Monday, September 30, 2013

ANAK-ANAK DAPUR



Di rumah mertuaku, dapur adalah pusat aktivitas
Sebagai keluarga besar, dan memiliki rumah yang besar, maka dapurnya juga besar.
Pertama kali menjadi menantu, aku takjub melihat besar dan banyaknya pawonan ( tungku kayu bakar) hingga kuhitung jumlah lubangnya ada 9. Kalau kompor gasku hanya dua tungku, pawonan eyang ada 9 tungku. Yang dipakai sehari-hari hanya dua atau tiga. Saat ada acara atau ‘nduwe gawe’ barulah semua tungku dipakai.

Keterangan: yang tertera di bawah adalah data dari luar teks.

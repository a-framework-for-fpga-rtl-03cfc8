// arc2d_nonsep: Arc2D-II, the non-separable multi-level 2-D DBWT, with one
// processing unit shared by all decomposition levels.
//
// An N x N image enters two rows at a time: each cycle the pixels of column
// c of an even row and of the following odd row (as if read from two split
// data pipes). The four subbands are computed directly with 2-D kernels
// (outer products of the 9/7 filters), one decimated output row per input
// row pair. The processing unit is the set of nine decimating 1-D filter
// processors P_0..P_4 (vertical low-pass rows) and Q_0..Q_3 (vertical
// high-pass rows) and the row adder; it is fed from the row pipes of the
// level being worked on.
//
// Storage per level j (index 0..J-1, row length NJ = N/2^j), all levels
// packed in memories of 2N words at offset 2N - 2N/2^j:
//   * row-delay circuit: four odd-row and three even-row delay lines holding
//     the seven previous rows of that level;
//   * for j >= 1, a row-pair buffer holding the two newest LL^j rows
//     (even in one row, odd in the other) produced by level j-1.
// The LH, HL and HH rows go out at once; each LL row of level j < J-1 is
// written back into the row-pair buffer of level j+1. When its odd row is
// complete the pair is pending.
//
// Scheduling: the unit works on one row pair (a "job") at a time. Between
// jobs it waits until the previous job's outputs have left the pipeline, then
// takes the pending row pair of the highest level, or else the next input
// row pair. A higher level's row pair is thus processed before the pair that
// would overwrite its buffer. Level 1 only takes input while the unit
// is on a level-1 job; x_ready is low otherwise, so the input stalls while
// higher levels are computed. A frame takes about N^2/2 * (1 + 1/4 + 1/16 + ...)
// ~ 2/3 N^2 cycles, plus a few cycles per job for the pipeline to drain.
// The shared unit, the row pipes per level and the row-pair rule follow the
// design description; the priority order, the drain between jobs and the
// packing of the memories are this implementation's choices.
//
// Interface: x_valid/x_first/x_even/x_odd/x_ready carry the N/2 row pairs
// (x_first on column 0 of rows 0 and 1). For every level j (index j-1)
// det_valid/det_first with lh, hl, hh carry the (N/2^j)^2 detail
// coefficients in row-major order; ll_valid/ll_first/ll carry LL^J. Output
// (m, p) of a level uses rows 2m+1-v and columns 2p+1-u of its input, with
// zeros outside the image, and is rounded once.
module arc2d_nonsep #(
  parameter int N = 256,
  parameter int J = 3
) (
  input  logic                            clk,
  input  logic                            rst_n,
  input  logic                            x_valid,
  input  logic                            x_first,
  input  logic signed [dbwt_pkg::W_I-1:0] x_even,
  input  logic signed [dbwt_pkg::W_I-1:0] x_odd,
  output logic                            x_ready,
  output logic                            det_valid [J],
  output logic                            det_first [J],
  output logic signed [dbwt_pkg::W_O-1:0] lh [J],
  output logic signed [dbwt_pkg::W_O-1:0] hl [J],
  output logic signed [dbwt_pkg::W_O-1:0] hh [J],
  output logic                            ll_valid,
  output logic                            ll_first,
  output logic signed [dbwt_pkg::W_O-1:0] ll
);
  import dbwt_pkg::*;

  localparam int XW    = $clog2(N);
  localparam int AW    = XW + 1;             // address in the packed memories
  localparam int LW    = (J > 1) ? $clog2(J) : 1;
  localparam int ACC_W = 48;
  localparam int DWP   = W_O + 1;            // width of a pre-added row sum
  localparam int CW2   = 2 * W_C;            // 2-D coefficient width

  function automatic int base_of(int l);
    return 2 * N - ((2 * N) >> l);
  endfunction

  // ------------------------------------------------------- row-pair source
  logic signed [W_O-1:0] pair_even [2*N];    // LL row-pair buffers, levels >= 1
  logic signed [W_O-1:0] pair_odd  [2*N];
  logic                  pfirst [J];         // pending pair is a frame's first
  logic [AW-1:0]         addr;
  logic                  fst;                // this pair is a frame's first
  logic [XW-1:0]         m_eff;
  logic signed [W_O-1:0] cur_even, cur_odd;

  // ------------------------------------------------------------ scheduler
  logic          busy;          // a job is feeding the unit
  logic          flight;        // a job's outputs have not all left yet
  logic [LW-1:0] lv;            // level of the current job
  logic [XW-1:0] col;           // column of the current job
  logic          jfirst;        // current job is the first row pair of a frame
  logic [XW-1:0] prow [J];      // row pair index per level
  logic          pend [J];      // a complete LL row pair waits (levels >= 1)
  logic          take;
  logic          p_ready0;
  logic          last_col;
  int            nj;            // row length of the current job's level

  assign nj       = N >> int'(lv);
  assign last_col = (int'(col) == nj - 1);
  assign take     = busy && p_ready0 && (lv != '0 || x_valid);
  assign x_ready  = busy && lv == '0 && p_ready0;

  assign addr     = AW'(base_of(int'(lv)) + int'(col));
  assign fst      = (col == '0) ? ((lv == '0) ? x_first : pfirst[lv]) : jfirst;
  assign m_eff    = fst ? '0 : prow[lv];
  assign cur_even = (lv == '0) ? W_O'(x_even) : pair_even[addr];
  assign cur_odd  = (lv == '0) ? W_O'(x_odd)  : pair_odd[addr];

  logic          pick_any;
  logic [LW-1:0] pick;

  always_comb begin
    pick_any = 1'b0;
    pick     = '0;
    for (int l = 1; l < J; l++)
      if (pend[l]) begin
        pick_any = 1'b1;
        pick     = LW'(l);
      end
  end

  // output side bookkeeping (declared here, used by the scheduler)
  logic last_out;
  logic out_v;

  always_ff @(posedge clk or negedge rst_n) begin
    if (!rst_n) begin
      busy   <= 1'b0;
      flight <= 1'b0;
      lv     <= '0;
      col    <= '0;
      jfirst <= 1'b0;
      for (int l = 0; l < J; l++) prow[l] <= '0;
    end else begin
      if (!flight) begin
        if (pick_any) begin
          busy   <= 1'b1;
          flight <= 1'b1;
          lv     <= pick;
          col    <= '0;
        end else if (x_valid) begin
          busy   <= 1'b1;
          flight <= 1'b1;
          lv     <= '0;
          col    <= '0;
        end
      end
      if (take) begin
        if (col == '0) jfirst <= fst;
        if (last_col) begin
          busy <= 1'b0;
          prow[lv] <= (m_eff + 1'b1);
        end else begin
          col <= col + 1'b1;
        end
      end
      if (last_out) flight <= 1'b0;
    end
  end

  // -------------------------------------------------- row delay circuits
  logic signed [W_O-1:0] odd_pipe  [4][2*N];  // rows 2m-1, 2m-3, 2m-5, 2m-7
  logic signed [W_O-1:0] even_pipe [3][2*N];  // rows 2m-2, 2m-4, 2m-6
  logic signed [W_O-1:0] r_odd  [5];          // r_odd[k]  = row 2m+1-2k
  logic signed [W_O-1:0] r_even [4];          // r_even[k] = row 2m-2k

  always_comb begin
    r_odd[0]  = cur_odd;
    r_even[0] = cur_even;
    for (int k = 1; k < 5; k++)
      r_odd[k] = (int'(m_eff) >= k) ? odd_pipe[k-1][addr] : '0;
    for (int k = 1; k < 4; k++)
      r_even[k] = (int'(m_eff) >= k) ? even_pipe[k-1][addr] : '0;
  end

  always_ff @(posedge clk) begin
    if (take) begin
      for (int k = 3; k > 0; k--) odd_pipe[k][addr] <= odd_pipe[k-1][addr];
      odd_pipe[0][addr] <= cur_odd;
      for (int k = 2; k > 0; k--) even_pipe[k][addr] <= even_pipe[k-1][addr];
      even_pipe[0][addr] <= cur_even;
    end
  end

  // ---------------------------------------- vertical symmetric pre-adds
  logic signed [DWP-1:0] vl [5];
  logic signed [DWP-1:0] vh [4];

  always_comb begin
    vl[0] = DWP'(r_odd[0])  + DWP'(r_odd[4]);    // 2m+1, 2m-7
    vl[1] = DWP'(r_even[0]) + DWP'(r_even[3]);   // 2m,   2m-6
    vl[2] = DWP'(r_odd[1])  + DWP'(r_odd[3]);    // 2m-1, 2m-5
    vl[3] = DWP'(r_even[1]) + DWP'(r_even[2]);   // 2m-2, 2m-4
    vl[4] = DWP'(r_odd[2]);                      // 2m-3
    vh[0] = DWP'(r_odd[0])  + DWP'(r_odd[3]);    // 2m+1, 2m-5
    vh[1] = DWP'(r_even[0]) + DWP'(r_even[2]);   // 2m,   2m-4
    vh[2] = DWP'(r_odd[1])  + DWP'(r_odd[2]);    // 2m-1, 2m-3
    vh[3] = DWP'(r_even[1]);                     // 2m-2
  end

  // ------------------------------------------- 1-D filter processors
  logic                    p_ready [9];
  logic                    p_valid [9];
  logic                    p_first [9];
  logic signed [ACC_W-1:0] p_lo    [9];
  logic signed [ACC_W-1:0] p_hi    [9];

  for (genvar i = 0; i < 9; i++) begin : g_proc
    // vertical coefficient of this processor's row sum
    localparam int CV = (i < 5) ? int'(H_Q[i % 5]) : int'(G_Q[(i + 3) % 4]);
    logic signed [W_O-1:0] unused_lo, unused_hi;
    dwt_pe #(
      .DW(DWP), .CW(CW2), .M(5), .ACC_W(ACC_W), .SHIFT(2 * FRAC),
      .CL('{CV * int'(H_Q[0]), CV * int'(H_Q[1]), CV * int'(H_Q[2]), CV * int'(H_Q[3]), CV * int'(H_Q[4])}),
      .CH('{CV * int'(G_Q[0]), CV * int'(G_Q[1]), CV * int'(G_Q[2]), CV * int'(G_Q[3])})
    ) u_p (
      .clk, .rst_n,
      .in_valid  (take),
      .in_first  (col == '0),
      .in_data   ((i < 5) ? vl[i % 5] : vh[(i + 3) % 4]),   // P_i or Q_(i-5)
      .in_ready  (p_ready[i]),
      .out_valid (p_valid[i]),
      .out_first (p_first[i]),
      .out_lo    (unused_lo),
      .out_hi    (unused_hi),
      .out_acc_lo(p_lo[i]),
      .out_acc_hi(p_hi[i])
    );
  end

  assign p_ready0 = p_ready[0];

  // ------------------------------------------------------- row adder
  logic signed [ACC_W-1:0] s_ll, s_hl, s_lh, s_hh;
  logic signed [W_O-1:0]   o_ll, o_lh, o_hl, o_hh;

  always_comb begin
    s_ll = '0; s_hl = '0; s_lh = '0; s_hh = '0;
    for (int i = 0; i < 5; i++) begin
      s_ll += p_lo[i];
      s_hl += p_hi[i];
    end
    for (int i = 5; i < 9; i++) begin
      s_lh += p_lo[i];
      s_hh += p_hi[i];
    end
  end

  assign o_ll = round_sat(64'(s_ll), 2 * FRAC);
  assign o_hl = round_sat(64'(s_hl), 2 * FRAC);
  assign o_lh = round_sat(64'(s_lh), 2 * FRAC);
  assign o_hh = round_sat(64'(s_hh), 2 * FRAC);

  // ---------------------------------------------- output side
  // Only one job is in flight, so the level and frame flag of the outputs
  // are those of the job that is running or has just finished.
  logic [LW-1:0] olv;
  logic          ofst;
  logic [XW-2:0] ocol, ocol_c;
  logic [XW-2:0] orow [J];
  logic [XW-2:0] orow_c;
  logic [AW-1:0] waddr;

  always_ff @(posedge clk or negedge rst_n) begin
    if (!rst_n) begin
      olv  <= '0;
      ofst <= 1'b0;
    end else if (take && col == '0) begin
      olv  <= lv;
      ofst <= fst;
    end
  end

  assign out_v    = p_valid[0];
  assign ocol_c   = p_first[0] ? '0 : ocol + 1'b1;
  assign orow_c   = ofst ? '0 : orow[olv];
  assign last_out = out_v && int'(ocol_c) == (N >> int'(olv)) / 2 - 1;
  assign waddr    = AW'(base_of(int'(olv) + 1) + int'(ocol_c));

  always_ff @(posedge clk or negedge rst_n) begin
    if (!rst_n) begin
      ocol <= '0;
      for (int l = 0; l < J; l++) begin
        orow[l]   <= '0;
        pend[l]   <= 1'b0;
        pfirst[l] <= 1'b0;
      end
    end else begin
      if (out_v) ocol <= ocol_c;
      if (last_out) begin
        orow[olv] <= orow_c + 1'b1;
        if (int'(olv) < J - 1 && orow_c[0]) begin
          pend[olv + 1'b1]   <= 1'b1;
          pfirst[olv + 1'b1] <= (orow_c == (XW-1)'(1));
        end
      end
      if (!flight && pick_any) pend[pick] <= 1'b0;
    end
  end

  always_ff @(posedge clk) begin
    if (out_v && int'(olv) < J - 1) begin
      if (orow_c[0]) pair_odd[waddr]  <= o_ll;
      else           pair_even[waddr] <= o_ll;
    end
  end

  for (genvar j = 0; j < J; j++) begin : g_out
    assign det_valid[j] = out_v && int'(olv) == j;
    assign det_first[j] = out_v && p_first[0] && ofst && int'(olv) == j;
    assign lh[j] = o_lh;
    assign hl[j] = o_hl;
    assign hh[j] = o_hh;
  end

  assign ll_valid = out_v && int'(olv) == J - 1;
  assign ll_first = det_first[J-1];
  assign ll       = o_ll;

  // a pending pair must be consumed before its level produces the next one
  for (genvar i = 1; i < 9; i++) begin : g_chk
    assert property (@(posedge clk) disable iff (!rst_n) p_valid[i] == p_valid[0]);
  end
  assert property (@(posedge clk) disable iff (!rst_n)
                   (last_out && int'(olv) < J - 1 && orow_c[0]) |-> !pend[olv + 1'b1])
    else $error("arc2d_nonsep: LL row pair overwritten");

endmodule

Selain tungku kayu, masih ada beberapa anglo untuk memasak makanan tertentu. Dan juga kompor minyak,  pada waktu itu.
Saat ini dapur telah direhab menjadi dapur bersih. Dimana hanya ada dua kompor gas dengan 4 tungku api, dan dua kompor minyak yang disediakan. Dalam ruangan asap di sebelah dapur, tetap dipakai tungku kayu, hanya dua pawon saja. Biasanya untuk memasak air mandi atau menggodog ketupat.
Putra-putri eyang ada 8. Namun putri sulung meninggal saat melahirkan anak pertama, hingga tinggal lima anak lelaki dan 2 anak perempuan. Suamiku adalah anak ke lima, atau lelaki bungsu. Dua adiknya perempuan.
Justru karena aktivitas banyak di dapur, maka sekalipun anak laki-laki, semua putra eyang terbiasa terjun ke dapur. Memasak makanan dan terlibat dalam semua prosesnya.
Alhamdulillah,  jadinya suamiku pinter dan hoby masak.
Sayangnya,  eh kok sayangnya, alhamdulillah juga jadi hoby makan dan wisata kuliner.

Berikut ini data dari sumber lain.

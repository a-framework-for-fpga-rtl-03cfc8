// tb_arc2d_nonsep: self-checking testbench of Arc2D-II, the non-separable
// multi-level 2-D DBWT on one shared processing unit, at N = 32 and J = 3.
//
// Sends three 32 x 32 frames of 9-bit pixels as row pairs: two random ones
// (the second with random input gaps) and an extreme checkerboard. It checks
// the LH, HL and HH subbands of all three levels and the final LL^3,
// position by position with their frame-start flags, against the direct 2-D
// convolution model applied level after level. This exercises the LL
// row-pair buffers and the interleaving of the levels. It also checks that a
// back-to-back frame takes at least N^2/2 cycles and no more than the shared
// unit's row pairs need (about 2/3 N^2 plus a few cycles per row pair).
module tb_arc2d_nonsep;
  import dbwt_ref_pkg::*;

  localparam int N = 32;
  localparam int J = 3;

  logic clk = 0, rst_n = 0;
  always #5 clk = ~clk;
  int checks = 0, failures = 0, cycle = 0;
  always @(posedge clk) cycle <= cycle + 1;

  logic x_valid = 0, x_first = 0, x_ready;
  logic signed [8:0] x_even = 0, x_odd = 0;
  logic det_valid [J], det_first [J];
  logic signed [15:0] lh [J], hl [J], hh [J];
  logic ll_valid, ll_first;
  logic signed [15:0] ll;

  arc2d_nonsep #(.N(N), .J(J)) dut (.*);

  int q_lh[J][$], q_hl[J][$], q_hh[J][$], q_f[J][$];
  int q_ll[$], q_llf[$];

  always @(posedge clk) if (rst_n) begin
    for (int j = 0; j < J; j++) if (det_valid[j]) begin
      checks++;
      if (q_lh[j].size() == 0) begin failures++; $display("extra level %0d", j+1); end
      else begin
        int b, c, d, f;
        b = q_lh[j].pop_front(); c = q_hl[j].pop_front(); d = q_hh[j].pop_front();
        f = q_f[j].pop_front();
        if (int'(lh[j]) != b || int'(hl[j]) != c || int'(hh[j]) != d || int'(det_first[j]) != f) begin
          failures++;
          $display("level %0d got %0d %0d %0d exp %0d %0d %0d", j+1, lh[j], hl[j], hh[j], b, c, d);
        end
      end
    end
    if (ll_valid) begin
      checks++;
      if (q_ll.size() == 0) begin failures++; $display("extra LL"); end
      else begin
        int a, f;
        a = q_ll.pop_front(); f = q_llf.pop_front();
        if (int'(ll) != a || int'(ll_first) != f) begin
          failures++; $display("LL got %0d exp %0d", ll, a);
        end
      end
    end
  end

  // One frame on the shared unit: N/2^(j+1) row pairs of N/2^j columns at
  // every level, plus a gap of at most 8 cycles per row pair for the unit to
  // drain between row pairs (about 2/3 N^2 for large N).
  function automatic int frame_bound();
    int t = 0;
    for (int j = 0; j < J; j++) t += (N >> (j + 1)) * ((N >> j) + 8);
    return t;
  endfunction

  task automatic put(input int e, input int o, input bit f);
    x_valid = 1; x_first = f; x_even = 9'(e); x_odd = 9'(o);
    #1;
    while (!x_ready) begin @(negedge clk); #1; end
    @(negedge clk);
    x_valid = 0; x_first = 0;
  endtask

  initial begin
    repeat (3) @(negedge clk);
    rst_n = 1;
    @(negedge clk);
    for (int f = 0; f < 3; f++) begin
      iarr_t img, s, a, b, c, d;
      int t0, n;
      img = new[N*N];
      foreach (img[i]) img[i] = $signed($urandom_range(0, 511)) - 256;
      // the third frame is an extreme checkerboard, the worst case for growth
      if (f == 2) foreach (img[i]) img[i] = (((i / N) + (i % N)) % 2) ? 255 : -256;
      s = img;
      n = N;
      for (int j = 0; j < J; j++) begin
        nonsep2d(s, n, a, b, c, d);
        foreach (a[i]) begin
          q_lh[j].push_back(b[i]); q_hl[j].push_back(c[i]); q_hh[j].push_back(d[i]);
          q_f[j].push_back(int'(i == 0));
        end
        s = a;
        n = n / 2;
      end
      foreach (s[i]) begin q_ll.push_back(s[i]); q_llf.push_back(int'(i == 0)); end
      t0 = cycle;
      for (int m = 0; m < N / 2; m++)
        for (int col = 0; col < N; col++) begin
          if (f == 1) while ($urandom_range(0, 3) == 0) @(negedge clk);
          put(img[(2*m)*N + col], img[(2*m+1)*N + col], m == 0 && col == 0);
        end
      if (f != 1) begin
        checks++;
        $display("frame %0d took %0d cycles, bound %0d", f, cycle - t0, frame_bound());
        if (cycle - t0 > frame_bound() || cycle - t0 < N*N/2) failures++;
      end
    end
    repeat (100) @(negedge clk);
    for (int j = 0; j < J; j++) begin
      checks++;
      if (q_lh[j].size() != 0) begin failures++; $display("level %0d: %0d missing", j+1, q_lh[j].size()); end
    end
    checks++;
    if (q_ll.size() != 0) begin failures++; $display("LL missing"); end
    $display("TB_RESULT checks=%0d failures=%0d", checks, failures);
    $finish;
  end

  initial begin
    repeat (40000) @(posedge clk);
    failures++;
    $display("watchdog expired");
    $display("TB_RESULT checks=%0d failures=%0d", checks, failures);
    $finish;
  end
endmodule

Dua putri eyang semua berbisnis di bidang makanan, satu punya perusaan roti kecil-kecilan, yang satu membuka dua warung makan, soto kare dan ayam goreng tulang lunak.
Bahkan semangat anak-anak dapur ini terwariskan pada cucu eyang. Dua putri sulung dari dua putri eyang, (mereka lahir pada hari yang sama dengan dua ibu yang berbeda), sekarang mengambil jurusan tataboga di sebuah SMK di Solo.
Ada beberapa resep favorit keluarga seperti sambel tumpang, pondoh pecel, bothok, sambel goreng kentang, oseng kikil, ingkung ayam, peyek dan sop yang selalu dimasak saat keluarga berkumpul.
Hingga hari ini, kami sering berkumpul di dapur rumah eyang, untuk berbagai acara. Kendurian, peringatan neton, ulang tahun, syukuran atau sekedar ngumpul makan-makan tanpa tema tertentu.
Seperti yang kami lakukan setiap menjelang Ramadhan dan nanti saat Syawal.

Dan kini, kamipun membangun rumah dengan dapur yang juga cukup besar. Sekaligus bersatu dengan ruang makan. Acara keluargaku juga sering terkonsentrasi di dapur. Anak-anak terbiasa juga membuat lauk sendiri jika mereka kurang berselera dengan makanan yang kusajikan. Tidak apa-apa. Aku ingin anak-anakku juga menjadi anak-anak dapur yang piawai masak dan mencukupi kebutuhannya sendiri, sekalipun ia anak laki-laki.